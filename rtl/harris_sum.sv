// harris_sum: window product-sum operator array (the sx, sy and sxy
// operators of the Harris corner detector).
//
// Takes two H x N_blk windows of signed 8-bit values delivered in the same
// cycle by two D-SWIM buffers (or the same window twice) and, for each of
// the N_blk windows of KW columns ending in each block column, sums the
// element-wise products a*b over the H x KW window. As in conv2d, the last
// KW-1 columns of the previous block are kept in registers so that windows
// may straddle two blocks. out_sum[j] covers stream x positions
// in_x+j-KW+1 .. in_x+j. One register stage; one block per cycle.
module harris_sum
  import dswim_pkg::*;
#(
  parameter int unsigned H     = 3,
  parameter int unsigned KW    = 3,
  parameter int unsigned NBLK  = 16,
  parameter int unsigned SUM_W = 2 * PIX_W + $clog2(H * KW) + 1
) (
  input  logic                                    clk,
  input  logic                                    rst_n,
  input  logic                                    in_valid,
  input  logic signed [H-1:0][NBLK-1:0][PIX_W-1:0] in_a,
  input  logic signed [H-1:0][NBLK-1:0][PIX_W-1:0] in_b,
  input  logic [15:0]                             in_line,
  input  logic [15:0]                             in_x,
  output logic                                    out_valid,
  output logic signed [NBLK-1:0][SUM_W-1:0]       out_sum,
  output logic [15:0]                             out_line,
  output logic [15:0]                             out_x
);
  localparam int unsigned NC = NBLK + KW - 1;

  logic [H-1:0][KW-2:0][PIX_W-1:0] prev_a, prev_b;
  logic [H-1:0][NC-1:0][PIX_W-1:0] ca, cb;

  always_comb begin
    for (int r = 0; r < H; r++) begin
      for (int c = 0; c < KW - 1; c++) begin
        ca[r][c] = prev_a[r][c];
        cb[r][c] = prev_b[r][c];
      end
      for (int c = 0; c < NBLK; c++) begin
        ca[r][KW - 1 + c] = in_a[r][c];
        cb[r][KW - 1 + c] = in_b[r][c];
      end
    end
  end

  always_ff @(posedge clk or negedge rst_n) begin
    if (!rst_n) begin
      prev_a <= '0; prev_b <= '0;
    end else if (in_valid) begin
      for (int r = 0; r < H; r++)
        for (int c = 0; c < KW - 1; c++) begin
          prev_a[r][c] <= in_a[r][NBLK - (KW - 1) + c];
          prev_b[r][c] <= in_b[r][NBLK - (KW - 1) + c];
        end
    end
  end

  logic signed [NBLK-1:0][SUM_W-1:0] acc;

  always_comb begin
    for (int j = 0; j < NBLK; j++) begin
      acc[j] = '0;
      for (int r = 0; r < H; r++)
        for (int c = 0; c < KW; c++)
          acc[j] += SUM_W'($signed(ca[r][j + c]) * $signed(cb[r][j + c]));
    end
  end

  always_ff @(posedge clk or negedge rst_n) begin
    if (!rst_n) begin
      out_valid <= 1'b0; out_sum <= '0; out_line <= '0; out_x <= '0;
    end else begin
      out_valid <= in_valid;
      if (in_valid) begin
        out_sum <= acc; out_line <= in_line; out_x <= in_x;
      end
    end
  end
endmodule
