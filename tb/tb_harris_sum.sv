// tb_harris_sum: random signed windows A and B (with gaps); each output
// must be the sum of a*b over the 3x3 window ending in its column, using the
// last two columns of the previous valid input at the left edge.
module tb_harris_sum;
  localparam int H = 3, KW = 3, NBLK = 16, SUM_W = 21;
  logic clk = 0, rst_n = 0;
  always #5 clk = ~clk;
  logic in_valid = 0, out_valid;
  logic signed [H-1:0][NBLK-1:0][7:0] in_a = '0, in_b = '0;
  logic [15:0] in_line = 0, in_x = 0, out_line, out_x;
  logic signed [NBLK-1:0][SUM_W-1:0] out_sum;
  harris_sum #(.H(H), .KW(KW), .NBLK(NBLK), .SUM_W(SUM_W)) dut (.*);
  int checks = 0, failures = 0;
  int pa [H][2], pb [H][2];
  task automatic chk(bit ok, string s);
    checks++;
    if (!ok) begin failures++; if (failures < 10) $display("FAIL %s", s); end
  endtask
  initial begin
    for (int r = 0; r < H; r++) begin pa[r] = '{0, 0}; pb[r] = '{0, 0}; end
    repeat (2) @(negedge clk);
    rst_n = 1;
    for (int n = 0; n < 400; n++) begin
      int ca [H][NBLK + 2], cb [H][NBLK + 2];
      int exp [NBLK];
      @(negedge clk);
      in_valid = $urandom_range(3) != 0;
      in_line = 16'($urandom); in_x = 16'($urandom);
      for (int r = 0; r < H; r++)
        for (int i = 0; i < NBLK; i++) begin
          in_a[r][i] = ($urandom_range(9) == 0) ? -8'sd128 : 8'($urandom);
          in_b[r][i] = ($urandom_range(9) == 0) ? -8'sd128 : 8'($urandom);
        end
      for (int r = 0; r < H; r++) begin
        ca[r][0] = pa[r][0]; ca[r][1] = pa[r][1]; cb[r][0] = pb[r][0]; cb[r][1] = pb[r][1];
        for (int i = 0; i < NBLK; i++) begin
          ca[r][i + 2] = int'($signed(in_a[r][i])); cb[r][i + 2] = int'($signed(in_b[r][i]));
        end
      end
      for (int j = 0; j < NBLK; j++) begin
        exp[j] = 0;
        for (int r = 0; r < H; r++)
          for (int c = 0; c < KW; c++) exp[j] += ca[r][j + c] * cb[r][j + c];
      end
      @(posedge clk); #1;
      chk(out_valid == in_valid, "valid");
      if (in_valid) begin
        for (int j = 0; j < NBLK; j++) chk(int'($signed(out_sum[j])) == exp[j], $sformatf("sum %0d", j));
        chk(out_line == in_line && out_x == in_x, "side-band");
        for (int r = 0; r < H; r++) begin
          pa[r][0] = int'($signed(in_a[r][NBLK - 2])); pa[r][1] = int'($signed(in_a[r][NBLK - 1]));
          pb[r][0] = int'($signed(in_b[r][NBLK - 2])); pb[r][1] = int'($signed(in_b[r][NBLK - 1]));
        end
      end
    end
    $display("TB_RESULT checks=%0d failures=%0d", checks, failures);
    $finish;
  end
  initial begin
    repeat (3000) @(posedge clk);
    failures++;
    $display("TB_RESULT checks=%0d failures=%0d", checks, failures);
    $finish;
  end
endmodule
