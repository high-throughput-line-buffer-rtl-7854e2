// instr_mem: instruction memory of the D-SWIM buffer.
//
// Holds the periodic instruction list for the current image width, one
// 32-bit instruction per line of the period. The list never has more than
// N_blk entries, so DEPTH defaults to that. Instructions are written over
// the load bus one per clock (synchronous write); the controller reads
// asynchronously, which maps onto distributed RAM. Contents are cleared at
// reset so that an unprogrammed memory reads as zero.
module instr_mem #(
  parameter int unsigned DEPTH = 16,
  parameter int unsigned IW    = 32,
  parameter int unsigned AW    = (DEPTH > 1) ? $clog2(DEPTH) : 1
) (
  input  logic          clk,
  input  logic          rst_n,
  input  logic          we,
  input  logic [AW-1:0] waddr,
  input  logic [IW-1:0] wdata,
  input  logic [AW-1:0] raddr,
  output logic [IW-1:0] rdata
);
  logic [IW-1:0] mem [DEPTH];

  always_ff @(posedge clk or negedge rst_n) begin
    if (!rst_n) begin
      for (int i = 0; i < DEPTH; i++) mem[i] <= '0;
    end else if (we && (32'(waddr) < DEPTH)) begin
      mem[waddr] <= wdata;
    end
  end

  assign rdata = (32'(raddr) < DEPTH) ? mem[raddr] : '0;
endmodule
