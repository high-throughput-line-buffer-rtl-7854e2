// tb_instr_mem: the memory reads zero after reset, returns what was written
// one word per cycle, and ignores writes while we is low.
module tb_instr_mem;
  localparam int DEPTH = 16;
  logic clk = 0, rst_n = 0;
  always #5 clk = ~clk;
  logic we = 0;
  logic [3:0] waddr = 0, raddr = 0;
  logic [31:0] wdata = 0, rdata;
  instr_mem #(.DEPTH(DEPTH)) dut (.*);
  logic [31:0] model [DEPTH];
  int checks = 0, failures = 0;
  task automatic chk(logic [31:0] got, logic [31:0] exp);
    checks++;
    if (got !== exp) begin
      failures++;
      if (failures < 10) $display("FAIL got %h exp %h", got, exp);
    end
  endtask
  initial begin
    repeat (2) @(negedge clk);
    rst_n = 1;
    for (int i = 0; i < DEPTH; i++) begin
      raddr = 4'(i); #1; chk(rdata, 32'h0); model[i] = 0;
    end
    for (int n = 0; n < 400; n++) begin
      @(negedge clk);
      we = $urandom_range(1); waddr = 4'($urandom); wdata = $urandom;
      if (we) model[waddr] = wdata;
      @(negedge clk);
      we = 0;
      raddr = 4'($urandom); #1;
      chk(rdata, model[raddr]);
    end
    $display("TB_RESULT checks=%0d failures=%0d", checks, failures);
    $finish;
  end
  initial begin
    repeat (5000) @(posedge clk);
    failures++;
    $display("TB_RESULT checks=%0d failures=%0d", checks, failures);
    $finish;
  end
endmodule
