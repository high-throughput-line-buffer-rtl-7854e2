// dswim_controller: Controller of the D-SWIM line buffer.
//
// Decodes the instruction of the current image line and sequences the
// blocks of the line through the write and read logic:
//  * Decoder registers hold START, OFFSET, REMAIN, CYCLE and RETURN of the
//    current line. A block counter counts the CYCLE blocks of the line; the
//    BRAM index where block k starts is START + k*N_blk/8 (mod NBRAM),
//    kept incrementally.
//  * After the last block of a line the next instruction is fetched (back
//    to instruction 0 when RETURN is set), the line index advances and the
//    current LB rolls to the next one (line rolling, modulo H).
//  * After N_height lines the image is complete and the controller stops
//    accepting blocks (in_ready low) until it is armed again.
// Arming: a write to the height register (cfg_we) loads N_height, fetches
// instruction 0, resets every address counter and starts a new image at
// LB 0. The instruction list must be in the instruction memory by then.
//
// Stream interface: a block is accepted in every cycle with in_valid and
// in_ready; gaps are allowed. The output window for a block appears
// LATENCY = 7 cycles after acceptance (3 write stages, 1 BRAM read, 3 read
// stages), with out_line (line index of the block within the image), out_x
// (x of the block's first pixel in that line) and out_last (the block ends
// the line and carries pixels of the next one). Rows of the window whose
// line index is below H-1 hold data of the previous image. The side-band
// outputs and the arming protocol are this design's own choices.
module dswim_controller
  import dswim_pkg::*;
#(
  parameter int unsigned H         = 3,
  parameter int unsigned NBLK      = 16,
  parameter int unsigned NLINE_MAX = 4096,
  parameter int unsigned NBRAM     = calc_nbram(NLINE_MAX, NBLK),
  parameter int unsigned IDEPTH    = NBLK,
  parameter int unsigned SW        = (NBRAM > 1) ? $clog2(NBRAM) : 1,
  parameter int unsigned LW        = (H > 1) ? $clog2(H) : 1,
  parameter int unsigned IAW       = (IDEPTH > 1) ? $clog2(IDEPTH) : 1
) (
  input  logic                                 clk,
  input  logic                                 rst_n,
  // configuration
  input  logic                                 cfg_we,
  input  logic [15:0]                          cfg_height,
  output logic [IAW-1:0]                       instr_addr,
  input  logic [INSTR_W-1:0]                   instr_data,
  // input stream
  input  logic                                 in_valid,
  output logic                                 in_ready,
  input  logic [NBLK-1:0][PIX_W-1:0]           in_blk,
  // line buffers
  output logic [H-1:0][NBRAM-1:0][W_BRAM-1:0] wr_data,
  output logic [H-1:0][NBRAM-1:0][PPW-1:0]    wr_mask,
  output logic [H-1:0][NBRAM-1:0]             wr_en,
  output logic [H-1:0][NBRAM-1:0]             addr_inc,
  output logic [H-1:0][NBRAM-1:0]             addr_rst,
  output logic [LW-1:0]                        addr_sel,
  input  logic [H-1:0][NBRAM-1:0][W_BRAM-1:0] rd_data,
  // output window
  output logic                                 out_valid,
  output logic [H-1:0][NBLK-1:0][PIX_W-1:0]   out_win,
  output logic [15:0]                          out_line,
  output logic [15:0]                          out_x,
  output logic                                 out_last
);
  localparam int unsigned OW    = $clog2(PPW);
  localparam int unsigned RW    = $clog2(NBLK);
  localparam int unsigned TAG_W = 33;
  localparam int unsigned STEP  = NBLK / PPW;   // BRAMs covered by one block
  localparam int unsigned F_SW  = start_w(NBRAM);
  localparam int unsigned F_OW  = offset_w();
  localparam int unsigned F_RW  = remain_w(NBLK);
  localparam int unsigned F_CW  = cycle_w(NLINE_MAX, NBLK);

  // ---------------- decoder registers and sequencing state
  instr_t          cur;
  logic [IAW-1:0]  pc;
  logic [15:0]     k, y, x, height;
  logic [SW-1:0]   s;
  logic [LW-1:0]   lb;
  logic            active;
  instr_t          nxt;
  logic [IAW-1:0]  pc_next;
  logic            accept, last_blk;

  assign accept   = in_valid && active;
  assign last_blk = (k + 16'd1 >= cur.cycles);
  assign in_ready = active;

  always_comb begin
    if (cfg_we)       pc_next = '0;
    else if (cur.ret) pc_next = '0;
    else              pc_next = pc + 1'b1;
  end
  assign instr_addr = pc_next;
  assign nxt        = decode_instr(instr_data, F_SW, F_OW, F_RW, F_CW);

  always_ff @(posedge clk or negedge rst_n) begin
    if (!rst_n) begin
      cur <= '0; pc <= '0; k <= '0; y <= '0; x <= '0; height <= '0;
      s <= '0; lb <= '0; active <= 1'b0;
    end else if (cfg_we) begin
      cur    <= nxt;
      pc     <= '0;
      k      <= '0;
      y      <= '0;
      x      <= nxt.start * 16'(PPW) + nxt.offset;
      s      <= SW'(nxt.start);
      lb     <= '0;
      height <= cfg_height;
      active <= (cfg_height != 16'd0);
    end else if (accept) begin
      if (last_blk) begin
        cur <= nxt;
        pc  <= pc_next;
        k   <= '0;
        y   <= y + 16'd1;
        x   <= nxt.start * 16'(PPW) + nxt.offset;
        s   <= SW'(nxt.start);
        lb  <= (32'(lb) == H - 1) ? '0 : lb + 1'b1;
        if (y + 16'd1 >= height) active <= 1'b0;
      end else begin
        k <= k + 16'd1;
        x <= x + 16'(NBLK);
        s <= (32'(s) + STEP >= NBRAM) ? SW'(32'(s) + STEP - NBRAM) : SW'(32'(s) + STEP);
      end
    end
  end

  // ---------------- write side
  logic                       w_valid;
  logic [LW-1:0]              w_lb;
  logic [SW-1:0]              w_start;
  logic [OW-1:0]              w_offset;
  logic [NBLK-1:0][PIX_W-1:0] w_blk;
  logic [TAG_W-1:0]           w_tag;

  dswim_wr_logic #(.H(H), .NBLK(NBLK), .NBRAM(NBRAM), .TAG_W(TAG_W)) u_wr (
    .clk       (clk),
    .rst_n     (rst_n),
    .clear     (cfg_we),
    .in_valid  (accept),
    .in_blk    (in_blk),
    .in_start  (s),
    .in_offset (OW'(cur.offset)),
    .in_remain (RW'(cur.remain)),
    .in_last   (last_blk),
    .in_lb     (lb),
    .in_tag    ({y, x, last_blk}),
    .wr_data   (wr_data),
    .wr_mask   (wr_mask),
    .wr_en     (wr_en),
    .addr_inc  (addr_inc),
    .addr_rst  (addr_rst),
    .wr_valid  (w_valid),
    .wr_lb     (w_lb),
    .wr_start  (w_start),
    .wr_offset (w_offset),
    .wr_blk    (w_blk),
    .wr_tag    (w_tag)
  );
  assign addr_sel = w_lb;

  // ---------------- one cycle of BRAM read latency
  logic                       r_valid;
  logic [LW-1:0]              r_lb;
  logic [SW-1:0]              r_start;
  logic [OW-1:0]              r_offset;
  logic [NBLK-1:0][PIX_W-1:0] r_blk;
  logic [TAG_W-1:0]           r_tag;

  always_ff @(posedge clk or negedge rst_n) begin
    if (!rst_n) begin
      r_valid <= 1'b0; r_lb <= '0; r_start <= '0; r_offset <= '0;
      r_blk <= '0; r_tag <= '0;
    end else begin
      r_valid <= w_valid; r_lb <= w_lb; r_start <= w_start;
      r_offset <= w_offset; r_blk <= w_blk; r_tag <= w_tag;
    end
  end

  // ---------------- read side
  logic [TAG_W-1:0] o_tag;

  dswim_rd_logic #(.H(H), .NBLK(NBLK), .NBRAM(NBRAM), .TAG_W(TAG_W)) u_rd (
    .clk       (clk),
    .rst_n     (rst_n),
    .in_valid  (r_valid),
    .in_lb     (r_lb),
    .in_start  (r_start),
    .in_offset (r_offset),
    .in_blk    (r_blk),
    .in_tag    (r_tag),
    .rd_data   (rd_data),
    .out_valid (out_valid),
    .out_win   (out_win),
    .out_tag   (o_tag)
  );
  assign {out_line, out_x, out_last} = o_tag;

  // A line must have at least one block.
  a_cycles_nonzero: assert property (@(posedge clk) disable iff (!rst_n)
    accept |-> (cur.cycles != 16'd0));
endmodule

· · · · · · ·

The answer is the run of lines above from the line containing "<= y + 16'd1;" through the line containing "x <= x + 16'(NBLK);", copied exactly and alone.

        y   <= y + 16'd1;
        x   <= nxt.start * 16'(PPW) + nxt.offset;
        s   <= SW'(nxt.start);
        lb  <= (32'(lb) == H - 1) ? '0 : lb + 1'b1;
        if (y + 16'd1 >= height) active <= 1'b0;
      end else begin
        k <= k + 16'd1;
        x <= x + 16'(NBLK);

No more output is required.